The task:
Pick out all lines of the entries that include the word "only" and copy them.

Supplied material:
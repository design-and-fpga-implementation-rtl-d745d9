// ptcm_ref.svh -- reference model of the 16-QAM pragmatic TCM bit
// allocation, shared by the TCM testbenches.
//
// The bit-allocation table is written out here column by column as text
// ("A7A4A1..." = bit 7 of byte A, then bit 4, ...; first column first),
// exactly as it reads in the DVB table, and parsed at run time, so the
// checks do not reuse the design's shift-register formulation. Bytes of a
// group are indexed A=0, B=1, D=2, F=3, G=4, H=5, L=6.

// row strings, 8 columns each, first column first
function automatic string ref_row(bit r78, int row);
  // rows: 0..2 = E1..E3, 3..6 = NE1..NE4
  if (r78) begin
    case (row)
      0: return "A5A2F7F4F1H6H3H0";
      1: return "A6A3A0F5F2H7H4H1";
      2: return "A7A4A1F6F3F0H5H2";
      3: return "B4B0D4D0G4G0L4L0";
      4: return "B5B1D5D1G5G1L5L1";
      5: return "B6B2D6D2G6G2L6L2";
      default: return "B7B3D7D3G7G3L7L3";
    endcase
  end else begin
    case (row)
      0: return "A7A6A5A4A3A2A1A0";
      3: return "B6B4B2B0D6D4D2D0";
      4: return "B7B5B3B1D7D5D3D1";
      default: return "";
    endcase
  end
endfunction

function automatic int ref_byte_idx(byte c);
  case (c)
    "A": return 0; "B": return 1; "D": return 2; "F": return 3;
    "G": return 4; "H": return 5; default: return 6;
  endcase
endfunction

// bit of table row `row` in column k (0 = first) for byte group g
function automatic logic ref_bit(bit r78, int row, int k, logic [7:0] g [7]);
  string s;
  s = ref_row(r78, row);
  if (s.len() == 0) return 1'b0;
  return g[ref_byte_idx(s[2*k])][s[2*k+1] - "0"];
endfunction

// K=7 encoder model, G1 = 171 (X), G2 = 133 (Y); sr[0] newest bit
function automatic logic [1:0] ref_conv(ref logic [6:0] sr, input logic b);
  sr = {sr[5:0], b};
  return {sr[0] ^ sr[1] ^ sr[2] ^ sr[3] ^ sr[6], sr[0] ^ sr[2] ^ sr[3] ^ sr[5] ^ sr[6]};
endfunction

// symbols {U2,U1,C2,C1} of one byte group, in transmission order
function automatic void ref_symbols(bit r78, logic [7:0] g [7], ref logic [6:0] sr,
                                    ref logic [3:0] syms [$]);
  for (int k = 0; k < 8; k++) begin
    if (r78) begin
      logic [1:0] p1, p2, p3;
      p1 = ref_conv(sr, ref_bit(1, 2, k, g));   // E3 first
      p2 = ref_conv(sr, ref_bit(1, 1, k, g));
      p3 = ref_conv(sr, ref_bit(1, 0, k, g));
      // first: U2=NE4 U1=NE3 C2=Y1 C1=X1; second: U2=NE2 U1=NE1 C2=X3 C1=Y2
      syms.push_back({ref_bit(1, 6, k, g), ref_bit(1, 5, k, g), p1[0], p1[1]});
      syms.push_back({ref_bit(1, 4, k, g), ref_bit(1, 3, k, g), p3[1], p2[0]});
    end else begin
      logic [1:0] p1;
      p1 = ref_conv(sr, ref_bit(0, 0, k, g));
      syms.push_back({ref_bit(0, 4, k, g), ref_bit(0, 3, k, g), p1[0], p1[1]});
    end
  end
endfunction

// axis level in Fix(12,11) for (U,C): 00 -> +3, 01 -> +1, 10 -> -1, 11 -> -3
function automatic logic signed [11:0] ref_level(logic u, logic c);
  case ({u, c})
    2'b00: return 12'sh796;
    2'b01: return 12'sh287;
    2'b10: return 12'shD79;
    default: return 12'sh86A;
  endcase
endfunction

==

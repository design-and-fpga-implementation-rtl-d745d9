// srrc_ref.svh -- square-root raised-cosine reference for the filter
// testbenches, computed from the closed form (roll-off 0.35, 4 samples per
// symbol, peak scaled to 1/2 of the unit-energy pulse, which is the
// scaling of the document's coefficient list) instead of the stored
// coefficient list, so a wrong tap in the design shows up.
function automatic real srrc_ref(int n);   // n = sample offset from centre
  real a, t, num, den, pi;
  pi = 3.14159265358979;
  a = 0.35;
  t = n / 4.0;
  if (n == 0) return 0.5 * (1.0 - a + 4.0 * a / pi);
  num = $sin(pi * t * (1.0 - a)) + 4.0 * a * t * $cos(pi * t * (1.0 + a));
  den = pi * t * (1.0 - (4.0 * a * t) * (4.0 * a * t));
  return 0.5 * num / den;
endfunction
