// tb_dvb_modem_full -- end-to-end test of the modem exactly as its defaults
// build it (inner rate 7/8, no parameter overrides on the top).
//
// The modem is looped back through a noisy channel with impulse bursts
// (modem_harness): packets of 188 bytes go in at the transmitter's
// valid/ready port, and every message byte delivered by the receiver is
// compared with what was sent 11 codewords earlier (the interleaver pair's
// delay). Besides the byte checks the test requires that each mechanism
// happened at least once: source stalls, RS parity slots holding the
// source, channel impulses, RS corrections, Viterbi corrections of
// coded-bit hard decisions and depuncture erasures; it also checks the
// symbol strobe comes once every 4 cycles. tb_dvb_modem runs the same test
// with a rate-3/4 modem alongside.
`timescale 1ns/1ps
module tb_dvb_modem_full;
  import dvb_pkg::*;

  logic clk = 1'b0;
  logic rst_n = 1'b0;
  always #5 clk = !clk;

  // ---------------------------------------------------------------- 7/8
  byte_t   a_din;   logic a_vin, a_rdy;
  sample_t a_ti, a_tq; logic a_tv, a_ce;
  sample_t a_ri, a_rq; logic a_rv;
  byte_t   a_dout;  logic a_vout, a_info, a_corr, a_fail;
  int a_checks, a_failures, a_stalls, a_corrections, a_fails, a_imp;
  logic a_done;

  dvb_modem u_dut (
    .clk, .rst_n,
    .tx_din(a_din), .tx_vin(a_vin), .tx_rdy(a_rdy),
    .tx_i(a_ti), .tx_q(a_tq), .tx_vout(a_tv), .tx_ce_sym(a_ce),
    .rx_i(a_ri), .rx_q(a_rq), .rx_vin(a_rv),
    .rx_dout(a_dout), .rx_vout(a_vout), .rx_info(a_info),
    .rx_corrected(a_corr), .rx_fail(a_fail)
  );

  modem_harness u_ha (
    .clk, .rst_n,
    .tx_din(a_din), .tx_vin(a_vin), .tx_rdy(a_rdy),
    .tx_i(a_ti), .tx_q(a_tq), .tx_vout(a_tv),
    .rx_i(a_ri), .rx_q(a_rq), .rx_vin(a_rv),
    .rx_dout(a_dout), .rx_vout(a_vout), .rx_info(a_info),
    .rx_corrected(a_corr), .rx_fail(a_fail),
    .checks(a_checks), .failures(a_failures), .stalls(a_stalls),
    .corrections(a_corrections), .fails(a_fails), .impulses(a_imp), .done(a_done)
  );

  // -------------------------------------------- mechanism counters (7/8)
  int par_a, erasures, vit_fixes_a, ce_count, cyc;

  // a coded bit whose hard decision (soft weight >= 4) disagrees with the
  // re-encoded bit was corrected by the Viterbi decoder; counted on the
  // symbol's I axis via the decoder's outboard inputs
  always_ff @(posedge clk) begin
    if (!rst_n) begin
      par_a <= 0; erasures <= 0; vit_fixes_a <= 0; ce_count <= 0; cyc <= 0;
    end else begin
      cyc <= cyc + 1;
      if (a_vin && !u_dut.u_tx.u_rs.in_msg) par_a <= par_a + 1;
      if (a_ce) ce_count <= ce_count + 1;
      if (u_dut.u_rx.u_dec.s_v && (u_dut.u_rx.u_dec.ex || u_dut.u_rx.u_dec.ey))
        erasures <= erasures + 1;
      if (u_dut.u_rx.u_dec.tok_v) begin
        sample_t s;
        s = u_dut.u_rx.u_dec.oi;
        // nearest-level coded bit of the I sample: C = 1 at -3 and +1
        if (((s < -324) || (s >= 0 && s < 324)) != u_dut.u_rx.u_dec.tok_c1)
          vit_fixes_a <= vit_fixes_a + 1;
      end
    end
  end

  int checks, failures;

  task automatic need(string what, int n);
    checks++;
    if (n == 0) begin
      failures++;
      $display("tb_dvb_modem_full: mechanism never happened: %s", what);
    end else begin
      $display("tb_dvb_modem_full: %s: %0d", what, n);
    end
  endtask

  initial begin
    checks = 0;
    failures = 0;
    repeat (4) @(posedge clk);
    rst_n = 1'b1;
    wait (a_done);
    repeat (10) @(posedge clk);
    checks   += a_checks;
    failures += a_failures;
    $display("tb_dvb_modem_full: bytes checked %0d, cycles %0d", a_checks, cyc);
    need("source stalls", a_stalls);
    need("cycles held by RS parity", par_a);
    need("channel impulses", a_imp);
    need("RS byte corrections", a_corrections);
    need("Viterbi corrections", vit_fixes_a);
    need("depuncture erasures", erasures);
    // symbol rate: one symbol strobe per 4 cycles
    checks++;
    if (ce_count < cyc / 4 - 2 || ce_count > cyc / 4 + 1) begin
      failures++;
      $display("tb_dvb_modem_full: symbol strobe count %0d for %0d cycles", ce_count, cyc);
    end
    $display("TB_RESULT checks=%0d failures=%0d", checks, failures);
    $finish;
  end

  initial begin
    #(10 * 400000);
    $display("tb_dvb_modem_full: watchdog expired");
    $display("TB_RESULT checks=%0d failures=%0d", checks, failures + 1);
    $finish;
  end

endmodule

---

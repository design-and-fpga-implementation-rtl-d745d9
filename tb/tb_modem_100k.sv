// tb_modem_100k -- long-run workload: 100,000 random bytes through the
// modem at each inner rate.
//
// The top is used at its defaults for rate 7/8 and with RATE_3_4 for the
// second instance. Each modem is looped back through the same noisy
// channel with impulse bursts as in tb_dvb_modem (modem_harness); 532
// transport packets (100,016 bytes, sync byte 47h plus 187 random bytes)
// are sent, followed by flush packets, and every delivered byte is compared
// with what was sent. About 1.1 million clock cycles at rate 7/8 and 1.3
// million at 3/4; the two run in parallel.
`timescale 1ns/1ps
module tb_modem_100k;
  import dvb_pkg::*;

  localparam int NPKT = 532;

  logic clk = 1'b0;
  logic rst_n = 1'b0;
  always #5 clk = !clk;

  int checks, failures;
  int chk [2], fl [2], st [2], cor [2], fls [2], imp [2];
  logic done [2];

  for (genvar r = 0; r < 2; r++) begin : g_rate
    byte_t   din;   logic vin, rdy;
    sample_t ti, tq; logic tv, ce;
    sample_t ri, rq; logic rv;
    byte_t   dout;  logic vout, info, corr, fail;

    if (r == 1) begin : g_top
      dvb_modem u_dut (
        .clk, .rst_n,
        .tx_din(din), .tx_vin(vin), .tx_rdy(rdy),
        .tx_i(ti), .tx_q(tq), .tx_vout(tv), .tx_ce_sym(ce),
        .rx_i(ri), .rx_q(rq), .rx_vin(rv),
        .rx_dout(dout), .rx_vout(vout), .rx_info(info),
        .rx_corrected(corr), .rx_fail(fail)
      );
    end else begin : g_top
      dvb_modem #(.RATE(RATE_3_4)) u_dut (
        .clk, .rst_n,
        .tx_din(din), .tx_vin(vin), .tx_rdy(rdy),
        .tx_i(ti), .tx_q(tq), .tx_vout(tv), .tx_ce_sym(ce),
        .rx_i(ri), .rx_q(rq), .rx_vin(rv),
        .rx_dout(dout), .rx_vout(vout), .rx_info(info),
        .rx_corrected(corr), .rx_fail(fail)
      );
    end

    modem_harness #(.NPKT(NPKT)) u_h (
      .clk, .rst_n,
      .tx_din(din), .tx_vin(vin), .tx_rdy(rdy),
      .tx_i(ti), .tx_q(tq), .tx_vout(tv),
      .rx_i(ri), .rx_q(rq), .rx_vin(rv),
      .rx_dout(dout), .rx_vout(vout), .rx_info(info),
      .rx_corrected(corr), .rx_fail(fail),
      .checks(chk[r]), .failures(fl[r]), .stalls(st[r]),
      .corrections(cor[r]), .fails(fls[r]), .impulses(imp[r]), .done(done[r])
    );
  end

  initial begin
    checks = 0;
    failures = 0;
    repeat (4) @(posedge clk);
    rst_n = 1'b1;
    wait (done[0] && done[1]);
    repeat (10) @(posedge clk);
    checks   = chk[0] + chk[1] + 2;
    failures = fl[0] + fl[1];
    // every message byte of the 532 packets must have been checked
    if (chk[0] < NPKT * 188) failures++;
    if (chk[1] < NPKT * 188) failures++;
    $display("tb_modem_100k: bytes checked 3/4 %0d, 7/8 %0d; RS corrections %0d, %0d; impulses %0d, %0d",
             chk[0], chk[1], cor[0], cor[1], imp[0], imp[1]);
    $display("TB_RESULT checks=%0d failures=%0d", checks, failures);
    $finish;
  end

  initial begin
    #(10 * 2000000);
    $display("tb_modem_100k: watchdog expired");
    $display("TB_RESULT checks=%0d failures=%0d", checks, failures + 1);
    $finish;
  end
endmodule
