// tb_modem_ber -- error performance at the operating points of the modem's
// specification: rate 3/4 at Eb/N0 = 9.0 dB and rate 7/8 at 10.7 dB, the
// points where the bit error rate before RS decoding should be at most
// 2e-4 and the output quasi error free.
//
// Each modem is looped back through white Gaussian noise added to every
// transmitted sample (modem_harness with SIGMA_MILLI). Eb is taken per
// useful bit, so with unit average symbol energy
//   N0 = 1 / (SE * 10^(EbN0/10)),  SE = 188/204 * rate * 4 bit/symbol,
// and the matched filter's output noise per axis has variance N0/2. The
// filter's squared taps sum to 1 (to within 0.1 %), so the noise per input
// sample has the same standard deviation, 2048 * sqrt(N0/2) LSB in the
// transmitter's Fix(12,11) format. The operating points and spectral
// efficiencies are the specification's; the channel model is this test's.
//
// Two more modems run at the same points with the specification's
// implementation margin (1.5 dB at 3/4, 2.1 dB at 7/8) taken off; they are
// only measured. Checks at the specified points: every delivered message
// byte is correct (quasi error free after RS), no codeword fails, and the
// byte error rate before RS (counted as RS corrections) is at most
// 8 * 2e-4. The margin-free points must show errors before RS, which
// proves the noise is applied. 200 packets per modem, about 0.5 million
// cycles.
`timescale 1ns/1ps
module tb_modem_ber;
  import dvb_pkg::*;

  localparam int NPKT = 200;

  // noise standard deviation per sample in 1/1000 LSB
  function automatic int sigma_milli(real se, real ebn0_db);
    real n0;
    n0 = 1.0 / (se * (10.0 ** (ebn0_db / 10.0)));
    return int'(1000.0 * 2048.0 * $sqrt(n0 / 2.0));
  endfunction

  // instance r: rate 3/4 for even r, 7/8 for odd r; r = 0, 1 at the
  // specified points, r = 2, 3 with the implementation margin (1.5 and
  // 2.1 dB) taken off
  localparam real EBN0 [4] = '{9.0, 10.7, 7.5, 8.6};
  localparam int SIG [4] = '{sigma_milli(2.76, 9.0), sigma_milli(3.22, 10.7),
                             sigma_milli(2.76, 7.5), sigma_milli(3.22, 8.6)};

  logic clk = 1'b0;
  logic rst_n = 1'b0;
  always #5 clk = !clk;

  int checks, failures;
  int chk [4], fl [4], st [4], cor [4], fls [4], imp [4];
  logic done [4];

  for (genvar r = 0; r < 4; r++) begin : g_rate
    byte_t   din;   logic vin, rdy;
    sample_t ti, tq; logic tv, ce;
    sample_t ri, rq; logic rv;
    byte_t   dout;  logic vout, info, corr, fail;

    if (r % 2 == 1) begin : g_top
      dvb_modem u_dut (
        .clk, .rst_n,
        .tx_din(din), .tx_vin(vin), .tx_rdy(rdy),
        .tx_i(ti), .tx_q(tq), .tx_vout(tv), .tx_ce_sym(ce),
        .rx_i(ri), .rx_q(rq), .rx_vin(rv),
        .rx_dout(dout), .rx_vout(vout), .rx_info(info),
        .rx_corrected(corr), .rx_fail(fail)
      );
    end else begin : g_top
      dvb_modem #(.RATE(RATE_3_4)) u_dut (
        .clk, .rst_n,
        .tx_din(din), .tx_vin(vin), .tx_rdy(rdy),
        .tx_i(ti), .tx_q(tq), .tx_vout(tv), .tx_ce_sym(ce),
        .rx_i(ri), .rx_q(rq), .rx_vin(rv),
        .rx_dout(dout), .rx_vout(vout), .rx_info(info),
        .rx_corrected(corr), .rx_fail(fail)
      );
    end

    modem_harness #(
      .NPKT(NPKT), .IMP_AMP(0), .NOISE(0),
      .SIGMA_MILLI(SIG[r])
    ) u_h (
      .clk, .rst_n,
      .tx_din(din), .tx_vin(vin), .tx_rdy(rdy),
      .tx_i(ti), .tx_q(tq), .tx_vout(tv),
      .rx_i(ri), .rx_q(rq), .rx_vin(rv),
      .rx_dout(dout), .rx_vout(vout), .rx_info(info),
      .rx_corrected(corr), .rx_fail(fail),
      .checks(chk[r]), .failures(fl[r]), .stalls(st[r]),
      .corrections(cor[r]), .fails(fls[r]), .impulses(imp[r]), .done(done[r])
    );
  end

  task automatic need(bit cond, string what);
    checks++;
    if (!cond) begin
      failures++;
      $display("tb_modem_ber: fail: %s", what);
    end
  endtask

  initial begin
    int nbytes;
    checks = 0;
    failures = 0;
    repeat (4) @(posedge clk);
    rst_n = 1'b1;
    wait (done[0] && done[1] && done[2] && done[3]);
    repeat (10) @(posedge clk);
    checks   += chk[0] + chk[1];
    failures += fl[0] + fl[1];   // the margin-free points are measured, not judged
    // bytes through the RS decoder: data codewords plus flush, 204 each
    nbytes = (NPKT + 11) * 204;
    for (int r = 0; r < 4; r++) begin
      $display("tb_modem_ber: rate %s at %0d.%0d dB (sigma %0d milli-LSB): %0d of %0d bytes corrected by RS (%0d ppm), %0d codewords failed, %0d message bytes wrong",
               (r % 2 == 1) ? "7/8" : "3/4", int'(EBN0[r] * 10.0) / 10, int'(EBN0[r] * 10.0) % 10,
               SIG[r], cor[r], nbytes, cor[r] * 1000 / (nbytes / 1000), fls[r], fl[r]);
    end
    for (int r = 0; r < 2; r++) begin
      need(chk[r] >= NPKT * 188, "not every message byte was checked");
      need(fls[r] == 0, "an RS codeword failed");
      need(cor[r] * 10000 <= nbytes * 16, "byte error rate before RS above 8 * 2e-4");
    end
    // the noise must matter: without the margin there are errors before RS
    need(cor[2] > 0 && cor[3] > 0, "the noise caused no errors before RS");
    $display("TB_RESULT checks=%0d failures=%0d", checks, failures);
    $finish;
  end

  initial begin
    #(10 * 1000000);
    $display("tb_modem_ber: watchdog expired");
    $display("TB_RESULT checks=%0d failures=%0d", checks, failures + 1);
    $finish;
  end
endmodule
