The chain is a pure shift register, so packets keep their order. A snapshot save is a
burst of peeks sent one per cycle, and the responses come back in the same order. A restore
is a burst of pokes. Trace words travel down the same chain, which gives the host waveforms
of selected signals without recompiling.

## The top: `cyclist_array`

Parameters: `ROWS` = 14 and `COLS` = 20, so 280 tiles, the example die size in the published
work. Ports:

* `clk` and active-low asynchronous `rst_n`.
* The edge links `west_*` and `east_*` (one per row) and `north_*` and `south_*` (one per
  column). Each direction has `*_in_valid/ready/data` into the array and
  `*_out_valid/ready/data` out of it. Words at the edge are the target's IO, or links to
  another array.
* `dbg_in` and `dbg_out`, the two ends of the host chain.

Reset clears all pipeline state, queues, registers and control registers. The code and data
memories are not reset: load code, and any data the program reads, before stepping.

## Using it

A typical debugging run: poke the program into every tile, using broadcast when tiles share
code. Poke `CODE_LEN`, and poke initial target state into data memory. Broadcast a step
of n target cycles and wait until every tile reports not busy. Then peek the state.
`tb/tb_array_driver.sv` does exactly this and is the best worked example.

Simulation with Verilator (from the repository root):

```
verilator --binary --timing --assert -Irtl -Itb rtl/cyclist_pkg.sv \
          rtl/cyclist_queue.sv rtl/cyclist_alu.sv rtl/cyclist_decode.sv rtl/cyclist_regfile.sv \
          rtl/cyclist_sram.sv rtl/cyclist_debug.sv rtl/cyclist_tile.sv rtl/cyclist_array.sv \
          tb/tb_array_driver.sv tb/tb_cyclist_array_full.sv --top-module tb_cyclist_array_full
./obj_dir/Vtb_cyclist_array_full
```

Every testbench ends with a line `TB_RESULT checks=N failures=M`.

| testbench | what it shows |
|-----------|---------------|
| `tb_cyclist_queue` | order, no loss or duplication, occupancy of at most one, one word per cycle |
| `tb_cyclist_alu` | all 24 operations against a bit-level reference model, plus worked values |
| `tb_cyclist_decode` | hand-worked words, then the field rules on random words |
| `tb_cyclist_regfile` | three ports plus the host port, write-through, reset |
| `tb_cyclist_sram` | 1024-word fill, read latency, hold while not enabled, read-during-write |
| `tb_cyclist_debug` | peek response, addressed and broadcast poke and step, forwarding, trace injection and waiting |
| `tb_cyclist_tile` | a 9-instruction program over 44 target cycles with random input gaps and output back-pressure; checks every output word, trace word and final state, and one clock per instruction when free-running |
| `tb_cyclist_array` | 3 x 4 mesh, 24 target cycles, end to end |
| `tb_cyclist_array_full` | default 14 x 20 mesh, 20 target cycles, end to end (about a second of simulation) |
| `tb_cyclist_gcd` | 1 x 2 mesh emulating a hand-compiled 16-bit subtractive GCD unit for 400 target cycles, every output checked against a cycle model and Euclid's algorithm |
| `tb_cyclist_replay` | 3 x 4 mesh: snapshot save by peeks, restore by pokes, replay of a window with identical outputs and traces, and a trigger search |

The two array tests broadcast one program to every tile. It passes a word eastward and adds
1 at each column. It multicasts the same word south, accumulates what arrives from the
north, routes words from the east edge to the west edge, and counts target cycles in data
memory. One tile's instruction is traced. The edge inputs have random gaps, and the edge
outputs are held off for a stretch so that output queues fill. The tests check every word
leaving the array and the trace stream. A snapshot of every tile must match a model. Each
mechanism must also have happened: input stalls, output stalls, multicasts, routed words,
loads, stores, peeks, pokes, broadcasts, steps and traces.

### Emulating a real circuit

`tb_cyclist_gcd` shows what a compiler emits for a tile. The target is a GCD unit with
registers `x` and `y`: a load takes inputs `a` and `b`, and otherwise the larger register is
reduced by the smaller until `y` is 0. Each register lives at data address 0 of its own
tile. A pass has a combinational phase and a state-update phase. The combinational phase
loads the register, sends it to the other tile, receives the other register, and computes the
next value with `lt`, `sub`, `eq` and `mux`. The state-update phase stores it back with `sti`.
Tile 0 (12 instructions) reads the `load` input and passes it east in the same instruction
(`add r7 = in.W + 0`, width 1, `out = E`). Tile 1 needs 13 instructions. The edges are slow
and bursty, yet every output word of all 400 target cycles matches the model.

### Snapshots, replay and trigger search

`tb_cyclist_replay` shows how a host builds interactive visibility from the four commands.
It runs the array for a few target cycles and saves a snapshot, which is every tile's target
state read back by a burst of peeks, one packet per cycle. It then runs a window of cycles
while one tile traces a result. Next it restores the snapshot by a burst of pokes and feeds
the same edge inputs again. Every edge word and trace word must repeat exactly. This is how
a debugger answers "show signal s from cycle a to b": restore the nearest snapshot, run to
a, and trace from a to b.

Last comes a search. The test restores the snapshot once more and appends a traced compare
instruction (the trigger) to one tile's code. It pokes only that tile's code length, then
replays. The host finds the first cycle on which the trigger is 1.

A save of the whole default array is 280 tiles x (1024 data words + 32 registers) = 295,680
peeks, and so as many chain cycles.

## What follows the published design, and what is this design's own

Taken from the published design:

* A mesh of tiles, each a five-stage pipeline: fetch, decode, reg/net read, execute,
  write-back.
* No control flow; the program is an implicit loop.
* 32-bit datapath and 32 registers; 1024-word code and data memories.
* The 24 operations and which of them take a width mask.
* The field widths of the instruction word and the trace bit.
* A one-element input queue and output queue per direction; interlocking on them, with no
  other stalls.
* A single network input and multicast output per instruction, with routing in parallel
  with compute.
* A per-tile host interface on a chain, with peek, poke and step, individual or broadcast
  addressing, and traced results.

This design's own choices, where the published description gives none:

Response:
// only measured. Checks at the specified points: every delivered message
instruction (the trigger) to one tile's code. It pokes only that tile's code length, then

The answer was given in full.